Ik denk dat ik alleen ben.
Dat denk ik eigenlijk mijn hele leven al. Dat ik in wezen, als het er echt op aankomt, alleen ben.
Natuurlijk heb ik dat vele malen bevestigd zien worden. Zo werkt het leven. Wanneer je kijkt met een gekleurde bril zie je ook alles in die kleur.Dus toen ik in mijn pubertijd alleen thuis was omdat mijn ouders aan het werk waren en mijn broer naar z'n vele vrienden vertrok, was ik alleen. Toen ik rond mijn 25ste in Zuid-Afrika woonde waar ik niemand kende en me vaak eenzaam voelde, was ik alleen. Drie jaar geleden lag ik, net na mijn scheiding, op bed te creperen van de pijn van een hernia en was ik... alleen.
Maar was dit allemaal wel zo? Werd ik niet gezien door de mensen in mijn omgeving of hield ik het zelf allemaal buiten de deur? Om dan vervolgens boos op te wereld te kunnen zijn dat ze me hadden laten stikken? En die boosheid vond ik dan ergens wel lekker.
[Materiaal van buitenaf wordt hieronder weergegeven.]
// fcm_predictor: finite context method (FCM) value predictor whose first-level
// entries are powered on and off by an AVPD decay unit.
//
// Two levels. The first, a direct-mapped untagged table of N_ENTRIES entries
// indexed by the instruction address (pc[IDX_W+1:2]), holds for each
// instruction a HIST_W-bit hash of its recent values (its context) and a
// valid bit. The second, 2^HIST_W entries indexed by that hash, holds the
// value that last followed the context. A lookup predicts L2[hash]. An
// update with the real result writes the result into L2[hash] and moves the
// context on: hash' = (hash << HSHIFT) ^ fold(result), where fold XORs the
// HIST_W-bit slices of the result. A fresh entry only starts its context.
//
// Decay: the PC-indexed first level is the table whose entries follow
// instruction generations, and it is what the decay unit gates: every entry
// whose data_on is low is held cleared, a lookup of it gives no prediction,
// and updates to it are lost. The shared second level is left powered.
//
// Timing: lookup in cycle t, prediction in cycle t+LATENCY, one lookup per
// cycle; updates write on the edge of their cycle. lk_data_on must be the
// decay unit's acc_data_on for lk_idx in the same cycle.
//
// The two-level context organisation follows the published description of
// FCM; the 5-cycle latency is the evaluated access latency. The hash, its
// width, the table sizes and the choice of decaying only the first level are
// this design's.
module fcm_predictor
  import avpd_pkg::*;
#(
  parameter int unsigned N_ENTRIES = 1024,
  parameter int unsigned HIST_W    = 10,
  parameter int unsigned HSHIFT    = 2,
  parameter int unsigned LATENCY   = 5,
  localparam int unsigned IDX_W    = $clog2(N_ENTRIES),
  localparam int unsigned N_L2     = 1 << HIST_W
) (
  input  logic                 clk,
  input  logic                 rst_n,
  input  logic                 lk_valid,
  input  logic [PC_W-1:0]      lk_pc,
  output logic [IDX_W-1:0]     lk_idx,
  input  logic                 lk_data_on,
  output logic                 pred_valid,
  output logic [VALUE_W-1:0]   pred_value,
  input  logic                 upd_valid,
  input  logic [PC_W-1:0]      upd_pc,
  input  logic [VALUE_W-1:0]   upd_value,
  input  logic [N_ENTRIES-1:0] data_on
);

  logic [HIST_W-1:0]  hist_q [N_ENTRIES];
  logic               vld_q  [N_ENTRIES];
  logic [VALUE_W-1:0] l2_q   [N_L2];

  logic [IDX_W-1:0]   upd_idx;
  logic [HIST_W-1:0]  upd_hist, next_hist;
  logic               p_valid [LATENCY];
  logic [VALUE_W-1:0] p_value [LATENCY];

  assign lk_idx   = lk_pc[IDX_W+1:2];
  assign upd_idx  = upd_pc[IDX_W+1:2];
  assign upd_hist = vld_q[upd_idx] ? hist_q[upd_idx] : '0;
  assign next_hist = HIST_W'(upd_hist << HSHIFT) ^ HIST_W'(fold_value(upd_value, HIST_W));

  logic upd_we;
  assign upd_we = upd_valid && data_on[upd_idx];

  // First level: each entry is cleared while unpowered, written by updates.
  for (genvar i = 0; i < N_ENTRIES; i++) begin : g_l1
    always_ff @(posedge clk or negedge rst_n) begin
      if (!rst_n) begin
        hist_q[i] <= '0;
        vld_q[i]  <= 1'b0;
      end else if (!data_on[i]) begin
        hist_q[i] <= '0;
        vld_q[i]  <= 1'b0;
      end else if (upd_we && (upd_idx == IDX_W'(i))) begin
        hist_q[i] <= next_hist;
        vld_q[i]  <= 1'b1;
      end
    end
  end

  // Second level: written under the old context of a trained entry.
  for (genvar j = 0; j < N_L2; j++) begin : g_l2
    always_ff @(posedge clk or negedge rst_n) begin
      if (!rst_n) begin
        l2_q[j] <= '0;
      end else if (upd_we && vld_q[upd_idx] && (hist_q[upd_idx] == HIST_W'(j))) begin
        l2_q[j] <= upd_value;
      end
    end
  end

  always_ff @(posedge clk or negedge rst_n) begin
    if (!rst_n) begin
      for (int s = 0; s < LATENCY; s++) begin
        p_valid[s] <= 1'b0;
        p_value[s] <= '0;
      end
    end else begin
      p_valid[0] <= lk_valid && lk_data_on && vld_q[lk_idx];
      p_value[0] <= l2_q[hist_q[lk_idx]];
      for (int s = 1; s < LATENCY; s++) begin
        p_valid[s] <= p_valid[s-1];
        p_value[s] <= p_value[s-1];
      end
    end
  end

  assign pred_valid = p_valid[LATENCY-1];
  assign pred_value = p_value[LATENCY-1];

endmodule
Gisteren had ik een online training. We werden gevraagd naar het belangrijkste thema waarmee je worstelt in het leven. Het antwoord was er meteen; Ik denk dat ik alleen ben. We werden in 'break-out rooms" verdeeld om de bevindingen met elkaar te bespreken. Daar zat ik in de break-out room, alleen, wachtend. Toen ik na een minuut of wat nog steeds alleen was heb ik de trainer erbij gehaald. Hij voegde me direct toe aan een andere break-out room. Daar waren ze al begonnen en ik wilde het gesprek niet onderbreken, dus hield me stil. De eerste persoon werd besproken. Ik zei niets. Er werd gewisseld; de volgende persoon werd besproken. Ik zei niets. Ik begon te twijfelen of ze wel konden zien dat ik er was. Maar ik zei niets. Het werd me steeds duidelijker dat ze niet doorhadden dat ik er was. Langzaam groeide de druk in mijn hoofd en een gevoel van spanning in mijn borst. Mijn lijf was weer teruggereisd naar toen; 30 jaar geleden alleen thuis, 20 jaar geleden alleen in Zuid-Afrika, 3 jaar geleden alleen op bed.
Maar nu lukte wat me toen niet lukte; ik maakte mezelf zichtbaar."Hallo, kunnen jullie me zien? Hebben jullie door dat ik er ook ben?" De tranen liepen over m'n wangen. En natuurlijk hadden ze me niet gezien en vonden ze dat heel erg vervelend voor me. Door mijn tranen was inmiddels een lach gebroken. Wat een bevrijding om zelf uit mijn isolement te stappen, uit te kunnen reiken en zeggen "hallo, hier ben ik", en dan gezien te worden.
Ik ben dus niet alleen en de rest van de dag was een heerlijk samenzijn wat dat bevestigde.